Is $S^1 \to [-1,1]$ a covering?

Question

Let $p \colon S^1 \to [-1,1]$, $(x,y) \mapsto x$ be the vertical projection. Is this a cover? It seems to be one.

Edit: Why it seems to be one: For every $x \in (-1,1)$, we find some $\varepsilon > 0$ such that $U := B_\varepsilon(x) \subseteq (-1,1)$. Then $p^{-1}(U) \cong U \times S^0$ since the preimage of~$U$ is a disjoint union of two open subsets of $S^1$. For $x \in \{-1,1\}$, we could choose $U := B_1(x) \cap [-1,1]$. Then $p^{-1}(U) \cong U \times \{*\}$ since the preimage of $U$ is one open subset of $S^1$.

Answer 1

Let $x\in\{-1,1\}$ and $U$ (small enough) open neighbourhood of $x$. $p^{-1}(U)$ is an open arc of $S^1$ and in particular, it is connected. If we restrict $p$ to $p^{-1}(U)$, it is not injective because $(x_0,\pm y_0)$ are both mapped to $x_0$, but connectedness of $p^{-1}(U)$ prevents us from forming disjoint union $V_1\cup V_2 = p^{-1}(U)$ such that $p|_{V_i}$ is homeomorphism.

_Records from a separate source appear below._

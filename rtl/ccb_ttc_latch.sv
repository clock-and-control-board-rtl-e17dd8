// ccb_ttc_latch: TTCrx snapshot registers CSR12..CSR16.
//
// For testing and debugging, the CCB keeps copies of the TTCrx outputs that
// VME can read:
//   CSR12[11:0] bunch count, latched on BCntStr; [12] BCntStr
//   CSR13[11:0] event count bits 11:0, latched on EvCntLStr; [12] EvCntLStr
//   CSR14[11:0] event count bits 23:12, latched on EvCntHStr; [12] EvCntHStr
//   CSR15[3:0] Brcst<5:2> and [9:8] BCntRes/EvCntRes on BrcstStr1,
//        [5:4] Brcst<7:6> on BrcstStr2, [6]/[7] BrcstStr1/2, [13:10] DQ on
//        DoutStr, [14] DoutStr
//   CSR16 {SubAddr, Dout} on DoutStr
// The strobe bits are the strobe lines registered every clock.  The latched
// counts are also given to the fast control bus for commands 20..23.
// Timing: values update one clock after the strobe.  The bit layout is the
// specification's.
module ccb_ttc_latch
  import ccb_pkg::*;
(
  input  logic        clk,
  input  logic        rst,
  input  ttcrx_t      ttc,
  output logic [15:0] csr12,
  output logic [15:0] csr13,
  output logic [15:0] csr14,
  output logic [15:0] csr15,
  output logic [15:0] csr16,
  output logic [11:0] bcnt_lat,
  output logic [23:0] evcnt_lat
);

  logic [11:0] bcnt_q, evl_q, evh_q;
  logic [3:0]  brcst_lo_q;
  logic [1:0]  brcst_hi_q;
  logic        evres_q, bcres_q;
  logic [3:0]  dq_q;
  logic [7:0]  dout_q, subad_q;
  logic        bstr_q, lstr_q, hstr_q, b1_q, b2_q, dstr_q;

  always_ff @(posedge clk) begin
    if (rst) begin
      bcnt_q <= '0; evl_q <= '0; evh_q <= '0;
      brcst_lo_q <= '0; brcst_hi_q <= '0; evres_q <= 1'b0; bcres_q <= 1'b0;
      dq_q <= '0; dout_q <= '0; subad_q <= '0;
      bstr_q <= 1'b0; lstr_q <= 1'b0; hstr_q <= 1'b0;
      b1_q <= 1'b0; b2_q <= 1'b0; dstr_q <= 1'b0;
    end else begin
      if (ttc.bcnt_str)    bcnt_q <= ttc.bcnt;
      if (ttc.evcnt_l_str) evl_q  <= ttc.bcnt;
      if (ttc.evcnt_h_str) evh_q  <= ttc.bcnt;
      if (ttc.brcst_str1) begin
        brcst_lo_q <= ttc.brcst[5:2];
        evres_q    <= ttc.evcnt_res;
        bcres_q    <= ttc.bcnt_res;
      end
      if (ttc.brcst_str2) brcst_hi_q <= ttc.brcst[7:6];
      if (ttc.dout_str) begin
        dq_q    <= ttc.dq;
        dout_q  <= ttc.dout;
        subad_q <= ttc.subaddr;
      end
      bstr_q <= ttc.bcnt_str;
      lstr_q <= ttc.evcnt_l_str;
      hstr_q <= ttc.evcnt_h_str;
      b1_q   <= ttc.brcst_str1;
      b2_q   <= ttc.brcst_str2;
      dstr_q <= ttc.dout_str;
    end
  end

  assign csr12 = {3'b000, bstr_q, bcnt_q};
  assign csr13 = {3'b000, lstr_q, evl_q};
  assign csr14 = {3'b000, hstr_q, evh_q};
  assign csr15 = {1'b0, dstr_q, dq_q, bcres_q, evres_q, b2_q, b1_q,
                  brcst_hi_q, brcst_lo_q};
  assign csr16 = {subad_q, dout_q};
  assign bcnt_lat  = bcnt_q;
  assign evcnt_lat = {evh_q, evl_q};

endmodule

Note that we know that $p^{-1}(U)$ should be split into the union of two connected open sets due to the fact that this happens for any $x\in(-1,1)$.

Answer 2

No. The preimage of either $\pm 1$ under $p$ is a singleton, while all the other points have fibres of cardinality $2$.

Answer 3

Other answers correctly address your specific function, but let me give you a bit more general results:

No continuous map $S^1\to [-1,1]$ is a covering map. In fact, no map $X\to Y$ is a covering map, given both $X$, $Y$ are path connected, $\pi_1(X)\neq 0$ and $\pi_1(Y)=0$. That's because a covering map $p:X\to Y$ induces an injective group homomorphism $\pi_1(p):\pi_1(X)\to\pi_1(Y)$, which is the important result in covering maps theory.

Another reason that no map $S^1\to [-1,1]$ is a covering map, is because covering maps are local homeomorphisms. But these spaces are not locally homeomorphic. In fact no open neighbourhood of $-1$ in $[-1,1]$ is homeomorphic to an open subset of $S^1$. Because it has an "end", which formally can be seen as non cut-point (i.e. a point such that its removal doesn't disconnect the space). This of course gives us another, different generalization: no map $X\to Y$ between non-locally homeomorphic spaces is a covering map.